我不觉扯了他的衣袖,认真的说,“信我,将军府什么都没做过。”
重玥牵起我的手,目光深邃闪烁,“溶儿,告诉我,你究竟要什么?要怎样,你才肯罢手?”
望了那幽不见底的桃花眸,盛夏之夜,我竟觉得身上凉飕飕的。重玥,你既怀疑水家,又何必来见我?我既否认了,你又为何不信?你既不信,我又何必与你多说?
忽然之间,浓浓的倦怠感袭上心头,我好渴望寻一片清静地,远离这无休止的勾心斗角。
修长的手臂,强硬的揽过我的腰,要我和他近距离相对,我不想挣扎,只低垂了眼,不想看他。
“溶儿,我会请父皇选你姐姐为太子妃。这样,你就会站到我身边来了,对吗?”华丽的男中音在四周飘忽荡漾,不真实得象是一种幻觉。
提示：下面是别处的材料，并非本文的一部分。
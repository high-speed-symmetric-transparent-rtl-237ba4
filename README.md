# Symmetric transparent BIST for a word-organised RAM

A RAM inside a running chip has to be tested periodically without destroying
what the system stored in it. A *transparent* march test does this: instead
of writing fixed 0/1 patterns, it reads each word and writes back the word or
its complement, so the RAM ends the test with its original contents. The
catch is that nobody knows in advance what the reads should return. Classic
transparent BIST therefore runs an extra read-only pass first, just to
predict the signature, which adds a large share to the test time.

This design avoids that pass. It uses a *symmetric* transparent march test,
in which every word is fed to the response compactor as often in true form as
in complemented form, and a compactor that is an accumulator built on a
**1's complement adder**. Since `d + ~d` is the all-1 word for any `d`, and
adding the all-1 word to an all-1 accumulator leaves it all-1, a fault-free
RAM always leaves the accumulator at **all-1**, whatever the RAM held. Addition
is order-independent, so the up/down addressing of the march elements does
not matter. A fault that changes a read word almost always leaves some other
value. The pass criterion is a constant, so no signature has to be learnt.

The same adder/subtractor also makes the data the test writes back, so the
datapath is one N-bit adder, one N-bit register and some OR gates.

## The march test

The controller runs the symmetric transparent version of the C- march test.
`a` is a word's original content, `^c` is the complement, and up/down is the
address order:

| element | order | operations      | word holds before | compactor gets | write-back   |
|---------|-------|-----------------|-------------------|----------------|--------------|
| M0      | up    | (r_a)^c         | a                 | subtract a     | none         |
| M1      | up    | r_a, w_a^c      | a                 | add a          | ~a           |
| M2      | up    | r_a^c, w_a      | ~a                | add ~a         | a            |
| M3      | down  | r_a, w_a^c      | a                 | add a          | ~a           |
| M4      | down  | r_a^c, w_a      | ~a                | add ~a         | a            |
| M5      | down  | r_a             | a                 | add a          | none         |

In 1's complement arithmetic, subtracting `a` is the same as adding `~a`. Per
word, the compactor therefore sees `~a, a, ~a, a, ~a, a`: three
complementary pairs. Two points simplify the hardware:

* Every write in the test stores **the complement of the word just read**:
  w_a^c after r_a, and w_a after r_a^c. So the controller only needs one
  "write back the inverse" operation.
* The read kinds differ for the compactor only in add versus subtract.

In M2 the design reads the word as `r_a^c`, because M1 has just complemented
it. This is the only reading that gives the symmetric read sequence the test
needs.

## Datapath: the adder/subtractor with `inv`

`ones_comp_addsub` computes `a ± b` in 1's complement. It is an N-bit adder
with `b` inverted for subtraction, and the carry out of the top bit is added
back in at the bottom (the end-around carry). Operand `a` is the accumulator
and `b` is the RAM read word.

To produce write-back data, a row of OR gates driven by `inv` forces operand
`a` to all-1, and the unit subtracts. `all-1 − d` is `~d`, so the adder's
output is fed straight to the RAM's write-data input. The accumulator
register does not load in that cycle.

One detail is this design's own: **`inv` also forces the end-around carry**.
In plain 1's complement, all-1 minus all-1 gives all-1, the "negative zero",
and not 0. Without the forced carry, a RAM word of all ones would be written
back unchanged instead of inverted, and the test would corrupt it. With the
forced carry the output is exactly `~d` for every `d`. When `inv` is low the
unit is an ordinary 1's complement adder/subtractor.

The accumulator (`accumulator`) is cleared to all-0 when a test starts. It
then loads the adder output on every accumulate cycle. Note that all-1 acts
as zero in this arithmetic: adding all-1 to a non-zero value `x` gives `x`.

## Controller timing

`march_controller` is a five-state FSM: idle, read, accumulate, write and
finish. It holds an element index (0..5) and a word address. For each word:

1. **read**: `mem_rd` for the word.
2. **accumulate**: the word is on the RAM output. The accumulator adds it, or
   subtracts it in M0.
3. **write** (M1 to M4 only): `inv` and `sub` are high, and the inverted word
   is written to the same address.

A read-only element takes 2 cycles per word and a read/write element takes 3.
For 2^ADDR_W words the march therefore takes **16 cycles per word**. It is
followed by one cycle in which the signature is captured. `busy` stays high
for 16·2^ADDR_W + 1 cycles, which is 257 cycles for the default 16 words.
The controller relies on a RAM that has **one cycle of read latency** and
holds its read data until the next read. Reads and writes are not overlapped
between words.

## Register interface

The host sees the BIST through `bist_regs`. Writes take one cycle. Reads
return data one cycle after `reg_rd` is sampled, and the data holds after
that.

| address | name   | access | contents                                                    |
|---------|--------|--------|-------------------------------------------------------------|
| 0       | CTRL   | write  | bit 0 = 1 starts a test (byte 0 must be enabled); reads 0   |
| 1       | STATUS | read   | bit 0 busy, bit 1 done, bit 2 pass, bit 3 fail              |
| 2       | SIG    | read   | accumulator contents at the end of the last test            |

A start written while a test is running is ignored. `done`, `pass` and `fail`
are cleared by the next start. A test passes when SIG is all-1. If the word is
narrower than 4 bits, the status bits above the word width are dropped.

## Sharing the RAM with the system

`stbist_top` connects `bist_module` to `two_port_ram`. The RAM has a write
port A (`en`, `wa`, `wa_data`, `adda`) and a registered read port B (`rb`,
`addb`, `b_data_out`). Both ports are also brought out for the system.

While `o_bist_busy` is high, a multiplexer gives both RAM ports to the BIST,
and system reads and writes are ignored. The system must hold its accesses
off for those 257 cycles. `o_ram_b_data_out` always shows the RAM's read
register, so during a test it shows the BIST's reads.

The RAM's two clocks are tied to `i_clk` in the top. `i_rst` resets the BIST
and the RAM's read register, but never the RAM contents.

## Modules

| file                     | role                                                       |
|--------------------------|------------------------------------------------------------|
| `rtl/stbist_pkg.sv`      | march-element table, read-kind enum, register map          |
| `rtl/ones_comp_addsub.sv`| 1's complement adder/subtractor with the `inv` OR gates    |
| `rtl/accumulator.sv`     | N-bit register around the adder/subtractor                 |
| `rtl/march_controller.sv`| FSM generating addresses, strobes and accumulator controls |
| `rtl/bist_regs.sv`       | host registers                                             |
| `rtl/bist_module.sv`     | the BIST: registers, controller and accumulator            |
| `rtl/two_port_ram.sv`    | RAM under test (array, one write and one read port)        |
| `rtl/stbist_top.sv`      | BIST and RAM with the system/BIST port multiplexer         |

Parameters: `DATA_W` is the word width and the accumulator width (default
32). `ADDR_W` sets the RAM depth to 2^ADDR_W words (default 4, so 16 words).
`REG_ADDR_W` is the register address width (default 4). The defaults are
this design's own choice. Any `DATA_W` of 2 or more works; below 4 bits the status
register loses its upper bits (below 3 bits, the pass flag). With `DATA_W = 1`
the accumulator carries no information, so bit-organised RAMs are not
covered by this compactor.

## Verification

Each module has a self-checking testbench in `tb/`. Each one prints
`TB_RESULT checks=N failures=M`.

* `tb_ones_comp_addsub`: add, subtract and `inv`, checked against a
  modulo-(2^N−1) reference, including the all-0 and all-1 corner words.
* `tb_accumulator`: symmetric read sequences end at all-1; random add and
  subtract steps match the reference; `clr`, hold, and the inverse output are
  checked.
* `tb_march_controller`: the full cycle-by-cycle trace (strobes, address,
  element, add/subtract, `inv`) is compared with a trace built from the table
  above. The 16-cycles-per-word length is checked, and so is a start while
  busy.
* `tb_two_port_ram`, `tb_bist_regs`: compared against models.
* `tb_bist_module`: runs on a behavioural RAM (`tb/faulty_ram_model.sv`) that
  can inject a stuck-at bit. Fault-free runs must pass, give all-1 and
  restore the RAM. Faulty runs must report exactly the signature of a
  reference march run over the faulty RAM, and fail whenever that signature
  is not all-1. In the runs made, every injected fault was detected.
* `tb_stbist_top`: the whole design at its default sizes. The system fills
  the RAM and the BIST runs while the system keeps trying to write. The test
  checks that the data survives. Stuck-at read bits are then forced for some
  runs. It counts each mechanism (every march element, both address orders,
  subtracted reads, inverted write-backs, blocked system writes, passing and
  failing runs) and fails if any of them never occurs.
* `tb_example_4x3`: a 4-word, 3-bit RAM with a 3-bit accumulator, run for all
  4096 possible contents. Every run must pass with signature `111`, take
  16 cycles per word and leave the contents unchanged.

To run one with Verilator, from the directory that holds `rtl/` and `tb/`:

```
verilator --binary --timing --assert -Irtl -Itb -y rtl -y tb \
    --top-module tb_stbist_top rtl/stbist_pkg.sv tb/tb_stbist_top.sv
./obj_dir/Vtb_stbist_top
```

Verilator's lint reports a few unused signals and bits. These are the unused
bits of register write data and byte enables, and the element index, which
only testbenches observe.

## What is and is not taken from the source description

These parts follow the source description:

* the symmetric transparent C- test and its read sequence;
* the accumulator built on a 1's complement adder that starts from all-0 and
  ends at all-1;
* the use of subtraction for `(r_a)^c`;
* the OR gates driven by `inv` that force an all-1 operand so that the
  adder/subtractor outputs the inverted read word as write data;
* the port names of the BIST module and the two-port RAM.

These are choices made for this implementation:

* word width and depth;
* the forced end-around carry under `inv`;
* the FSM's state split and its 16-cycles-per-word timing;
* the register map, read latency and byte-enable use;
* the RAM's one-cycle registered read and its reset behaviour;
* the single clock;
* the way system and BIST share the RAM ports, including the extra
  `o_busy` output.

The reference FPGA implementation was a Spartan-3 xc3s200. Its sizes are
not known, so its reported resource counts (191 flip-flops, 274 LUTs,
123 I/Os) cannot be compared with this RTL.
重玥,对我自来不肯退让半步。如今,却在试图化解水家和王家的矛盾。他要我等他,他要给我的惊喜就是——让水家和王家结为姻亲,从此利益一致,不再争斗。
16、疑案
心中的震撼,让我一时只能怔怔的望了重玥。
重玥温热的手指捏了捏我的脸颊,忽而轻笑一声,“高兴吗?”我点点头,如果真能那样,是最好不过了。
“那军粮的事,溶儿还是放手吧,不要再多生是非了。”
如欢愉行走时一头栽进冰窟,我不可置信的瞪了他,“你还不信我?将军府真的什么都没做!”
重玥渐渐敛了笑意,揽我的手臂陡然收紧,勒得我几乎喘不过气来,“溶儿,军粮案是个天衣无缝的布局,还有那些以假乱真的证据,我绝对相信出自你的部署。”
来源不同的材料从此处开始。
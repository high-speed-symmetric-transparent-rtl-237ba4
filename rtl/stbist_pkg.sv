// stbist_pkg: types and constants shared by the symmetric transparent BIST.
//
// The march test run by the controller is the symmetric transparent version
// of the C- algorithm:
//   M0 up((r_a)^c)  M1 up(r_a, w_a^c)  M2 up(r_a^c, w_a)
//   M3 down(r_a, w_a^c)  M4 down(r_a^c, w_a)  M5 down(r_a)
// Every write in it stores the complement of the word just read, so one
// "write back the inverse" operation serves both w_a and w_a^c. The only
// difference between the read kinds seen by the compactor is whether the
// word is added ((r_a) and (r_a^c)) or subtracted ((r_a)^c).
// The register map of the BIST module is this design's own choice.
package stbist_pkg;

  typedef enum logic {
    DIR_UP   = 1'b0,
    DIR_DOWN = 1'b1
  } addr_dir_e;

  typedef enum logic [1:0] {
    RD_A     = 2'd0,  // r_a     : expect initial contents, add
    RD_AC    = 2'd1,  // r_a^c   : expect complemented contents, add
    RD_A_CMP = 2'd2   // (r_a)^c : expect initial contents, feed complement (subtract)
  } read_kind_e;

  typedef struct packed {
    addr_dir_e  dir;
    read_kind_e rd;
    logic       wr_inv;  // element ends with a write of the inverted read word
  } march_elem_t;

  localparam int unsigned NUM_ELEMS = 6;

  localparam march_elem_t MARCH_C_SYM [NUM_ELEMS] = '{
    '{dir: DIR_UP,   rd: RD_A_CMP, wr_inv: 1'b0},  // M0
    '{dir: DIR_UP,   rd: RD_A,     wr_inv: 1'b1},  // M1
    '{dir: DIR_UP,   rd: RD_AC,    wr_inv: 1'b1},  // M2
    '{dir: DIR_DOWN, rd: RD_A,     wr_inv: 1'b1},  // M3
    '{dir: DIR_DOWN, rd: RD_AC,    wr_inv: 1'b1},  // M4
    '{dir: DIR_DOWN, rd: RD_A,     wr_inv: 1'b0}   // M5
  };

  // Register map (word addresses on the register interface).
  localparam logic [3:0] REG_CTRL   = 4'h0;  // bit0: write 1 to start a test
  localparam logic [3:0] REG_STATUS = 4'h1;  // bit0 busy, bit1 done, bit2 pass, bit3 fail
  localparam logic [3:0] REG_SIG    = 4'h2;  // final accumulator contents (signature)

endpackage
“我一心想化干戈为玉帛,你为什么就不肯安分一点!”重玥双眸中似藏了一头怒吼的雄狮,随时要将看到的猎物撕成碎片,优雅的唇角却漾了一丝受伤的痛意。我从未见他如此愤怒得失态。
我明知此刻需冷静,才能解释一二,偏偏就是不能忍受被他冤枉。
怒火止不住的从胸臆间满溢出来,我冷笑道,“我不肯安分?我若真不肯安分,你今天根本就走不出这间屋子!”话一说完,自己也吓了一跳,这不仅是轻视他,更多的是威胁要杀他的意思了。
该死!我又感情用事了!我暗骂自己。
重玥脸色未变,可我分明感到暴风雨前骇人的宁静,乃至令人窒息的沉闷。他并未放开我,可他的怀抱再无一丝温度。我知道,若真误会了,以他的个性,势必会做出什么决绝的事来,要我心痛后悔千百遍。
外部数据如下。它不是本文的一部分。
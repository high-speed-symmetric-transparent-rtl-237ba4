// bist_regs: host register interface of the BIST module.
//
// Three word registers, selected by reg_addr (map in stbist_pkg):
//   REG_CTRL   write: bit0 = 1 starts a test (one-cycle start pulse); reads 0
//   REG_STATUS read: bit0 busy, bit1 done, bit2 pass, bit3 fail
//   REG_SIG    read: accumulator contents captured when the last test ended
// A write takes effect on the rising edge where reg_wr is high, and only for
// the bytes whose reg_byte_en bit is set (start lives in byte 0). A read
// returns the selected register on reg_rd_data on the edge after reg_rd is
// sampled high (one cycle of latency); reg_rd_data holds otherwise. A start
// written while a test runs is ignored. With words narrower than 4 bits the
// status bits above the word width are dropped.
// done, pass and fail are set by test_done and cleared by the next start;
// pass means the accumulator ended at the all-1 word, the fault-free result
// the document proves for a symmetric transparent march test.
// The port names come from the block diagram; the register map, the
// latency and the byte-enable use are this design's own choices.
module bist_regs
  import stbist_pkg::*;
#(
  parameter int unsigned DATA_W     = 32,
  parameter int unsigned REG_ADDR_W = 4
) (
  input  logic                  clk,
  input  logic                  rst,
  input  logic                  reg_wr,
  input  logic                  reg_rd,
  input  logic [(DATA_W+7)/8-1:0]   reg_byte_en,
  input  logic [DATA_W-1:0]     reg_wr_data,
  input  logic [REG_ADDR_W-1:0] reg_addr,
  output logic [DATA_W-1:0]     reg_rd_data,
  output logic                  start,
  input  logic                  test_busy,
  input  logic                  test_done,
  input  logic [DATA_W-1:0]     signature
);

  logic              done_q;
  logic              pass_q;
  logic [DATA_W-1:0] sig_q;

  always_comb begin
    start = reg_wr && reg_byte_en[0] && reg_wr_data[0] && !test_busy &&
            (reg_addr == REG_ADDR_W'(REG_CTRL));
  end

  always_ff @(posedge clk) begin
    if (rst) begin
      done_q <= 1'b0;
      pass_q <= 1'b0;
      sig_q  <= '0;
    end else if (test_done) begin
      done_q <= 1'b1;
      pass_q <= (signature == '1);
      sig_q  <= signature;
    end else if (start) begin
      done_q <= 1'b0;
      pass_q <= 1'b0;
    end
  end

  always_ff @(posedge clk) begin
    if (rst) begin
      reg_rd_data <= '0;
    end else if (reg_rd) begin
      reg_rd_data <= '0;
      if (reg_addr == REG_ADDR_W'(REG_STATUS))
        reg_rd_data <= DATA_W'({done_q && !pass_q, pass_q, done_q, test_busy});
      else if (reg_addr == REG_ADDR_W'(REG_SIG))
        reg_rd_data <= sig_q;
    end
  end

endmodule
小心翼翼的看了看他,我说,“重玥,我不是那个意思,我从来没有想过……”
“够了!”,重玥冷冷的打断我,目光从我脸上滑过,再无一刻停留,转身要离去。
我不假思索的迅捷抓了他的手臂,“别走……”
重玥倏地停步,转脸向我,绽放了一个绝美的笑容,“溶儿真想留我?”
我莫名有些害怕,下意识的拉了他不放。我不知道我能留住什么,但我若不竭力挽回,他日我必定会追悔莫及。
“如果军粮案是我策划的,我何必自己出面去告诉崔太傅?让别人去发现,我完全置身事外,不是更安全,更不惹人疑窦?”我理清思路,试图跟他讲道理。
重玥又恢复了素日的微笑模样,“实者虚之,虚者实之,虚虚实实,人不可测。溶儿熟识兵法,虚实之道自是用的得心应手。你这样的聪明人,越是主动出面,别人越不会怀疑你动手脚,不是吗?”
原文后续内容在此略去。